WHS trends in 2022 Australia
22 February 2022
How time flies! It’s nearly 12 months since we started Ashurst Risk Advisory, working with Lea Constantine and the Ashurst Legal WHS team to build our legal led consulting model.
The four trends are relevant to all organisations. They require careful risk assessments and consideration of their growing impact, not only to your people's health and safety, but also to the organisation's productivity, performance, compliance with law, brand and reputation, and its bottom-line.
Covid-19 and its effect on organisations and their people has meant WHS is a priority risk for all employers, and across all industries. A failure by some leaders to assess, consult and/or minimise WHS risk through an effective hierarchy of controls (or making poor personal decisions) has led to some executives and directors being called out in the media, damaging individual and corporate reputations and brands.

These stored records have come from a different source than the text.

# Deep-pipelined multi-head attention for a Vision Transformer

Multi-head attention offers a lot of parallel work, but it also moves a lot of
data. This RTL computes it with one long pipeline. Several stages are chained
through on-chip buffers, and each stage does one small part of the attention of
one head. Every stage works at the same time on a different (image, head)
pair. Intermediate matrices never leave the chip. The input images are fetched
once and reused by all heads, and the projection weights are fetched once and
reused by all images.

The structure follows the architecture described in *FPGA-Based
Deep-Pipelined Architecture for Vision Transformer's Multi-Head Attention*
(an OpenCL design on an Intel Agilex 7 board). That description gives the
stage split, the buffers, the use of systolic arrays, the on-chip memories and
single-precision arithmetic. It does not give the inner workings of any block.
Those are this design's own and are listed in
[Design choices not fixed by the architecture](#design-choices-not-fixed-by-the-architecture).

## What is computed

For every image and every head h:

```
Q = X W_Q[:, h]      K = X W_K[:, h]      V = X W_V[:, h]
A_h = softmax(Q K^T / sqrt(d_K)) V
```

X holds the image's tokens after positional encoding, one row per token. The
outputs A_h of all heads are placed side by side (concatenated) in an output
memory. The final linear projection of multi-head attention, and the patch
embedding that produces X, are not part of this hardware.

Default sizes (`rtl/vit_pkg.sv`) are those of the evaluated encoder:

| quantity | value | origin |
|---|---|---|
| image / patch size | 32 / 8 | encoder configuration |
| tokens per image (SEQ) | 16 | (32/8)^2 patches, no class token |
| hidden size (HIDDEN) | 768 | encoder configuration |
| heads (HEADS) | 12 | encoder configuration |
| head size d_K (HEAD_DIM) | 64 | 768 / 12 |
| systolic array width (ARRAY_COLS) | 16 | this design |
| images held on chip (IMG_SLOTS) | 2 | this design |
| 1/sqrt(d_K) | 0.125 | 1/sqrt(64) |

## The five stages

```
 image X ─┬─ [X·W_V] ─► V ─► (buffered 4 steps) ─────────────────────────────┐
          ├─ [X·W_Q] ─► Q ─► (buffered 2 steps) ─┐                            │
          └─ [X·W_K] ─► K ─► [transpose] ─► K^T ─┴─► [Q·K^T] ─► [softmax] ─► S ┴─► [S·V] ─► output memory
 stage:        0                   1                    2            3              4
```

| stage | unit | work per task | cycles per task (defaults) |
|---|---|---|---|
| 0 | three `matmul_engine`s, 16x16 arrays | Q, K, V = X·W (16x768 by 768x64), in 4 column tiles | 4·(1+768+31+16) = 3,264 |
| 1 | `transpose_unit` | K (16x64) into K^T (64x16) | 65 |
| 2 | `matmul_engine`, 16x16 array | Q·K^T (16x64 by 64x16) | 1+64+31+16 = 112 |
| 3 | `softmax_unit` | scale by 1/8, softmax of each of 16 rows | 16·49+1 = 785 |
| 4 | `matmul_engine`, 16x16 array | S·V (16x16 by 16x64), in 4 tiles | 4·(1+16+31+16) = 256 |

Every arrow between stages is a `mat_buffer`. V is produced in stage 0 and
consumed in stage 4, so it waits in a chain of four buffers. Q waits in a chain
of two. K, K^T, the scores and S each sit in a single double buffer. A chain of
D buffers is built as D+1 rotating slots. The producer writes one slot, the
consumer reads the slot written D steps earlier, and all slots move on
together.

## How tasks move: lock-step pipeline steps

`pipeline_ctrl` treats "one head of one image" as a task. Tasks enter in the
order (image 0, head 0), (0, 1), ..., (0, 11), (1, 0), and so on. Each image is
reused by consecutive tasks and the weights are reused by every image.

One **pipeline step** works like this:

1. The controller pulses `stage_start` for every stage that holds a task.
2. It waits until each of those stages has pulsed `stage_done`.
3. It pulses `advance` for one cycle. Every buffer rotates, and every task
   moves one stage on.

A step therefore lasts as long as its slowest active stage, plus three control
cycles. While projections are running, the slowest stage is always the
projection. A run of n images is n·12 tasks and takes:

```
cycles = n·12·STEP_PROJ + 3·T_SOFTMAX + T_CONTEXT + 3·(n·12 + 4)
       = n·12·3,264 + 3·785 + 256 + 3·(n·12 + 4)    (defaults)
```

That is about 41,800 cycles for one image. After the pipeline has filled, the
steady state is one head every 3,267 cycles. All five stages are busy at once
whenever at least five tasks are in flight. The testbenches count such steps.

Lock-step advance keeps the control simple and makes buffer ownership
obvious: during a step, each slot has exactly one writer or one reader. The
cost is that fast stages sit idle for the rest of the step. Because the
projection dominates, stage 0 sets the throughput. Widening its arrays
(`ARRAY_COLS`) or splitting it into more stages is the way to speed the
design up.

## Systolic arrays and data layout

This is the part that needs the closest reading.

### Output-stationary arrays

`systolic_array` is an N x M grid of `sa_pe`. PE(i,j) owns the result element
C[i][j]:

- Row data (A[i][k]) enters each row from the left and moves one PE right
  per cycle.
- Column data (B[k][j]) enters each column from the top and moves one PE
  down per cycle.

Row i is delayed by i skew registers and column j by j registers. PE(i,j)
therefore sees A[i][k] and B[k][j] together, i+j cycles after they entered. A
valid flag travels with the row data, so PEs only accumulate real products.
The last product reaches the far corner N+M-2 cycles after the last input.
`matmul_engine` waits N+M-1 cycles before reading out.

### Tiles

`matmul_engine` computes a product wider than its array one column tile at a
time. For a projection, A = X (16x768) and B = W_h (768x64). The array is
16x16, so the engine runs four tiles:

1. One cycle clears the accumulators.
2. 768 cycles stream the operands.
3. 31 cycles drain the array.
4. 16 cycles write the tile out, one row of 16 values per cycle.

### Memory and buffer layout

The engine reads its operands in a fixed way, and each memory layout is chosen
so that each read is a single access:

| store | one word holds | read by |
|---|---|---|
| input memory | feature k of all 16 tokens, X[0..15][k] | A port of the projections (one column of X per cycle) |
| weight memory | W[k][16c .. 16c+15] | B port of the projections (row k of the head's tile) |
| Q, K, V buffers | row i is a bank of 4 words of 16 values | Q: column reads by the Q·K^T A port; K: column reads by the transpose; V: row-segment reads by the S·V B port |
| K^T buffer | row c of K^T (feature c of every token) | B port of Q·K^T |
| score buffer | one row of Q·K^T | softmax, row by row |
| S buffer | one row of S | column reads by the S·V A port |
| output memory | 16 values of one row of the concatenated 16x768 result | readout port |

The three projection engines write the same way, one row segment at a time,
into row-banked buffers. Because of this layout, the transpose stage is a
column gather: at step c it reads value c of every token from the K buffer and
writes them as row c of K^T. The Q·K^T array then receives one row of K^T per
cycle on its column-data inputs.

## Arithmetic

All data is IEEE-754 single precision (`rtl/fp32_pkg.sv`):

- Multiply, add and divide round to nearest-even.
- Subnormal inputs count as zero, and subnormal results are flushed to zero.
- Infinity and NaN operands produce infinity. NaN is not propagated.
- Each PE does one multiply and one add per cycle, both combinational in the
  same cycle.

The softmax subtracts the row maximum before exponentiating. This is
mathematically the same softmax, and it cannot overflow. The exponential uses
e^x = 2^n · 2^f:

1. x is converted to fixed point and multiplied by log2(e).
2. 2^f is evaluated with a degree-6 polynomial in Q2.30.

The result is accurate to about 1e-5 relative. Results therefore agree with a
double-precision reference to about 1e-5 to 1e-4. They are not bit-identical
to a CPU computation, whose summation order also differs.

## Top-level interface (`mha_accel`)

| port | dir | meaning |
|---|---|---|
| `clk`, `rst_n` | in | clock, asynchronous active-low reset |
| `start`, `num_images` | in | pulse to run images 0..num_images-1 (1..IMG_SLOTS) through all heads |
| `busy`, `done` | out | run in progress; one-cycle pulse at the end |
| `out_ready[i]` | out | all heads of image slot i are in the output memory; cleared by the next `start` |
| `x_wr_en/img/k/data` | in | load feature k of all tokens of an image slot |
| `w_wr_en/sel/addr/data` | in | load a weight word; `sel` 0/1/2 = W_Q/W_K/W_V, address k·48 + c holds W[k][16c +: 16] |
| `out_rd_img/row/word`, `out_rd_data` | in/out | combinational read of 16 result values, columns 16·word +: 16 of row `row` |

To use it:

1. Load the weights once.
2. Load up to two images.
3. Pulse `start`.
4. Wait for `done`, or for an image's `out_ready`.
5. Read the results.
6. Reload the image slots and run again.

Do not write any memory while `busy` is high. A 200-image mini-batch takes 100
runs of two images, with the weights loaded only once.

## Design choices not fixed by the architecture

- **Sequence length 16.** This comes from 32x32 images and 8x8 patches, with
  no class token.
- **Array sizes.** Five 16x16 arrays, 1,280 multiply-accumulators in all. This
  is the same order as the DSP count reported for the original build (1,644).
- **Lock-step pipeline control.** The controller uses start/done pulses with
  stage handshakes. The original description only says that the stages run
  concurrently on different images and heads.
- **Rotating-slot buffers** stand in for the chains of buffers.
- **Transposition as a column gather** between two buffer layouts.
- **Row-serial softmax** with one shared exponential unit and one shared
  divider, and subtraction of the row maximum.
- **Two images held on chip**, with ready flags on the output memory.
- **Combinational memory reads and a single-cycle multiply-add.** These keep
  the control simple. An FPGA implementation would register the block-RAM
  reads and pipeline the floating-point units, which adds a fixed latency to
  every engine.

## Verification

Each block has a self-checking testbench in `tb/`. Each one prints
`TB_RESULT checks=N failures=M` and stops on a watchdog if it hangs. The
reference models are written in double precision (`tb/tb_fp_pkg.sv` converts
between the two formats).

| testbench | what it checks |
|---|---|
| `tb_sa_pe` | 2,000 random MACs, bit-exact against a reference rounded to single precision after every step; operand forwarding; clear |
| `tb_systolic_array` | random products, drain latency, restart after clear |
| `tb_matmul_engine` | tiled product, one write per element, exact cycle count |
| `tb_mat_buffer` | reads see the data written exactly DEPTH steps earlier, through both read ports |
| `tb_transpose_unit` | K^T = transpose of K, cycle count |
| `tb_softmax_unit` | against a reference softmax, row sums, a row of equal values and a dominant element, cycle count |
| `tb_weight_memory`, `tb_input_memory`, `tb_output_memory` | addressing; ready flags after the last head |
| `tb_pipeline_ctrl` | task order per stage, no advance before every stage is done, number of steps, five tasks in flight |
| `tb_attention_pipeline` | the kernel at reduced size (4 tokens, hidden 32, 4 heads) against a model of the attention equation |
| `tb_mha_accel` | the top at reduced size: two runs, weights reused without reloading, ready flags, run length, and counts of overlapping tasks, full pipeline, image and weight reuse, and head concatenation |
| `tb_mha_accel_full` | the top at default size: one image, all 12 heads, all 12,288 outputs against the model, run length (41,826 cycles measured) |

To build and run a testbench with Verilator 5:

```
verilator --binary --timing --assert -Irtl -Itb \
    rtl/fp32_pkg.sv rtl/vit_pkg.sv tb/tb_fp_pkg.sv tb/tb_mha_accel.sv \
    --top-module tb_mha_accel -Wno-fatal
./obj_dir/Vtb_mha_accel
```

Verilator finds the other modules through `-Irtl`. The full-size testbench
takes about 1.5 minutes to build and run.
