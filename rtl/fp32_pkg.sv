// fp32_pkg: IEEE-754 single-precision arithmetic used by every datapath unit.
//
// The accelerator computes in single precision throughout. These
// combinational functions are the arithmetic of the processing elements and of
// the softmax unit:
//   fp_mul  a*b            round to nearest even
//   fp_add  a+b            round to nearest even
//   fp_div  a/b            round to nearest even
//   fp_exp  e^x            fixed-point range reduction, degree-6 polynomial
//   fp_max  larger of two values
// Simplifications chosen for this design: subnormal inputs are read as zero
// and subnormal results are flushed to zero; an infinite or NaN operand gives
// an infinity (NaN is not propagated); fp_exp is accurate to a few units in
// the 5th significant digit and is meant for softmax arguments (x <= 0).
// Each function is one combinational block; the units that call them
// register the results.
package fp32_pkg;

  typedef logic [31:0] fp32_t;

  localparam fp32_t FP_ZERO = 32'h0000_0000;
  localparam fp32_t FP_ONE  = 32'h3F80_0000;
  localparam fp32_t FP_PINF = 32'h7F80_0000;
  localparam fp32_t FP_NINF = 32'hFF80_0000;

  function automatic logic fp_is_zero(input fp32_t a);
    return a[30:23] == 8'd0;
  endfunction

  // Pack sign, biased exponent (wide, may be out of range) and a 24-bit
  // significand with hidden bit, rounding with guard/sticky bits.
  function automatic fp32_t fp_pack(input logic s, input logic signed [11:0] e,
                                    input logic [23:0] sig, input logic g,
                                    input logic st);
    logic [24:0] r;
    logic signed [11:0] ee;
    r  = {1'b0, sig} + 25'((g && (st || sig[0])) ? 1 : 0);
    ee = e;
    if (r[24]) begin
      r  = r >> 1;
      ee = ee + 12'sd1;
    end
    if (ee >= 12'sd255) return {s, 8'hFF, 23'd0};
    if (ee <= 12'sd0) return {s, 31'd0};
    return {s, ee[7:0], r[22:0]};
  endfunction

  function automatic fp32_t fp_mul(input fp32_t a, input fp32_t b);
    logic s;
    logic [47:0] p;
    logic signed [11:0] e;
    s = a[31] ^ b[31];
    if (a[30:23] == 8'hFF || b[30:23] == 8'hFF) return {s, 8'hFF, 23'd0};
    if (fp_is_zero(a) || fp_is_zero(b)) return {s, 31'd0};
    p = {1'b1, a[22:0]} * {1'b1, b[22:0]};
    e = 12'(a[30:23]) + 12'(b[30:23]) - 12'sd127;
    if (p[47]) begin
      e = e + 12'sd1;
    end else begin
      p = p << 1;
    end
    return fp_pack(s, e, p[47:24], p[23], |p[22:0]);
  endfunction

  function automatic logic [4:0] fp_lzc27(input logic [26:0] v);
    logic [4:0] n;
    n = 5'd27;
    for (int i = 0; i < 27; i++) begin
      if (v[i]) n = 5'(26 - i);
    end
    return n;
  endfunction

  function automatic fp32_t fp_add(input fp32_t a, input fp32_t b);
    fp32_t x, y;
    logic [49:0] yx;
    logic [26:0] mx, my;
    logic [27:0] sum;
    logic [7:0] d;
    logic [4:0] lz;
    logic signed [11:0] e;
    if (a[30:23] == 8'hFF) return a;
    if (b[30:23] == 8'hFF) return b;
    if (fp_is_zero(a) && fp_is_zero(b)) return {a[31] & b[31], 31'd0};
    if (fp_is_zero(a)) return b;
    if (fp_is_zero(b)) return a;
    // x holds the operand of larger magnitude
    if (a[30:0] >= b[30:0]) begin x = a; y = b; end
    else begin x = b; y = a; end
    d  = x[30:23] - y[30:23];
    yx = {1'b1, y[22:0], 26'd0} >> ((d > 8'd31) ? 8'd31 : d);
    mx = {1'b1, x[22:0], 3'b000};
    my = {yx[49:24], |yx[23:0]};
    e  = 12'(x[30:23]);
    if (x[31] == y[31]) begin
      sum = {1'b0, mx} + {1'b0, my};
      if (sum[27]) begin
        sum = {1'b0, sum[27:2], sum[1] | sum[0]};
        e   = e + 12'sd1;
      end
    end else begin
      sum = {1'b0, mx} - {1'b0, my};
      if (sum == 28'd0) return FP_ZERO;
      lz  = fp_lzc27(sum[26:0]);
      sum = sum << lz;
      e   = e - 12'(lz);
    end
    return fp_pack(x[31], e, sum[26:3], sum[2], sum[1] | sum[0]);
  endfunction

  function automatic fp32_t fp_div(input fp32_t a, input fp32_t b);
    logic s;
    logic [49:0] num;
    logic [49:0] q;
    logic [23:0] rem;
    logic signed [11:0] e;
    s = a[31] ^ b[31];
    if (a[30:23] == 8'hFF || fp_is_zero(b)) return {s, 8'hFF, 23'd0};
    if (fp_is_zero(a) || b[30:23] == 8'hFF) return {s, 31'd0};
    num = {1'b1, a[22:0], 26'd0};
    q   = num / 50'({1'b1, b[22:0]});
    rem = 24'(num % 50'({1'b1, b[22:0]}));
    e   = 12'(a[30:23]) - 12'(b[30:23]) + 12'sd127;
    if (q[26]) return fp_pack(s, e, q[26:3], q[2], (|q[1:0]) || (rem != 24'd0));
    return fp_pack(s, e - 12'sd1, q[25:2], q[1], q[0] || (rem != 24'd0));
  endfunction

  function automatic fp32_t fp_max(input fp32_t a, input fp32_t b);
    logic a_gt;
    if (a[31] != b[31]) a_gt = !a[31];
    else if (!a[31])    a_gt = a[30:0] > b[30:0];
    else                a_gt = a[30:0] < b[30:0];
    return a_gt ? a : b;
  endfunction

  // Coefficients ln(2)^k / k! in Q2.30 for 2^f = sum_k c_k f^k, 0 <= f < 1
  localparam logic [31:0] EXP_C [7] = '{32'd1073741824, 32'd744261118,
    32'd257941248, 32'd59597083, 32'd10327387, 32'd1431680, 32'd165394};
  // log2(e) in Q2.30
  localparam logic [31:0] LOG2E_Q30 = 32'd1549082005;

  // e^x = 2^(x*log2 e) = 2^n * 2^f. x is first converted to signed Q8.24.
  function automatic fp32_t fp_exp(input fp32_t x);
    logic signed [11:0] ex;
    logic signed [63:0] xf;   // Q.24
    logic signed [63:0] t;    // Q.24, x*log2(e)
    logic signed [63:0] n;
    logic [63:0] f;           // Q.30 fraction
    logic [63:0] p;           // Q.30 polynomial
    logic signed [11:0] eo;
    if (fp_is_zero(x)) return FP_ONE;
    ex = 12'(x[30:23]) - 12'sd127;
    if (ex > 12'sd6) return x[31] ? FP_ZERO : FP_PINF;   // |x| >= 128
    if (ex < -12'sd25) return FP_ONE;
    // significand is 1.f * 2^23; value * 2^24 = sig << (ex + 1)
    if (ex >= -12'sd1) xf = 64'(signed'({1'b0, 1'b1, x[22:0]})) <<< (ex + 12'sd1);
    else               xf = 64'(signed'({1'b0, 1'b1, x[22:0]})) >>> (-(ex + 12'sd1));
    if (x[31]) xf = -xf;
    t = (xf * 64'(signed'({1'b0, LOG2E_Q30}))) >>> 30;
    n = t >>> 24;
    f = 64'(t - (n <<< 24)) << 6;
    p = 64'(EXP_C[6]);
    for (int k = 5; k >= 0; k--) begin
      p = ((p * f) >> 30) + 64'(EXP_C[k]);
    end
    // p in [1, 2) as Q.30; a value rounding up to 2.0 is handled by the pack
    eo = 12'(n) + 12'sd127;
    if (p[31]) return fp_pack(1'b0, eo + 12'sd1, p[31:8], p[7], |p[6:0]);
    return fp_pack(1'b0, eo, p[30:7], p[6], |p[5:0]);
  endfunction

endpackage
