// vit_pkg: default sizes of the multi-head attention accelerator.
//
// The defaults are the encoder configuration evaluated for this design:
// 32x32 images cut into 8x8 patches give 16 tokens, the hidden size is 768
// and there are 12 heads, so each head works on 64 features. The systolic
// arrays are 16 PEs wide (this design's choice) and the on-chip input and
// output memories hold two images at a time (also this design's choice).
// Modules take these values as parameter defaults; nothing here is a port.
package vit_pkg;
  localparam int unsigned IMAGE_SIZE = 32;
  localparam int unsigned PATCH_SIZE = 8;
  localparam int unsigned SEQ_LEN    = (IMAGE_SIZE / PATCH_SIZE) * (IMAGE_SIZE / PATCH_SIZE);
  localparam int unsigned HIDDEN     = 768;
  localparam int unsigned NUM_HEADS  = 12;
  localparam int unsigned HEAD_DIM   = HIDDEN / NUM_HEADS;
  localparam int unsigned ARRAY_COLS = 16;
  localparam int unsigned IMG_SLOTS  = 2;
  // 1/sqrt(d_K) for d_K = 64, as a single-precision constant (0.125)
  localparam logic [31:0] INV_SQRT_DK = 32'h3E00_0000;
endpackage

Here are the top 4 WHS risks to look out for in 2022.
Throughout 2022, organisation's Boards and executives will face a multitude of strategic challenges. Top of the list is the global labour shortage. Australia finds itself dealing with the effects of negative net migration and prolonged closed borders.
Organisations are now grappling with attracting and retaining top talent in a highly competitive global marketplace. Executives must also focus on re-training their workforce with the digital capability required to successfully execute their transformation agenda and succeed in the current environment.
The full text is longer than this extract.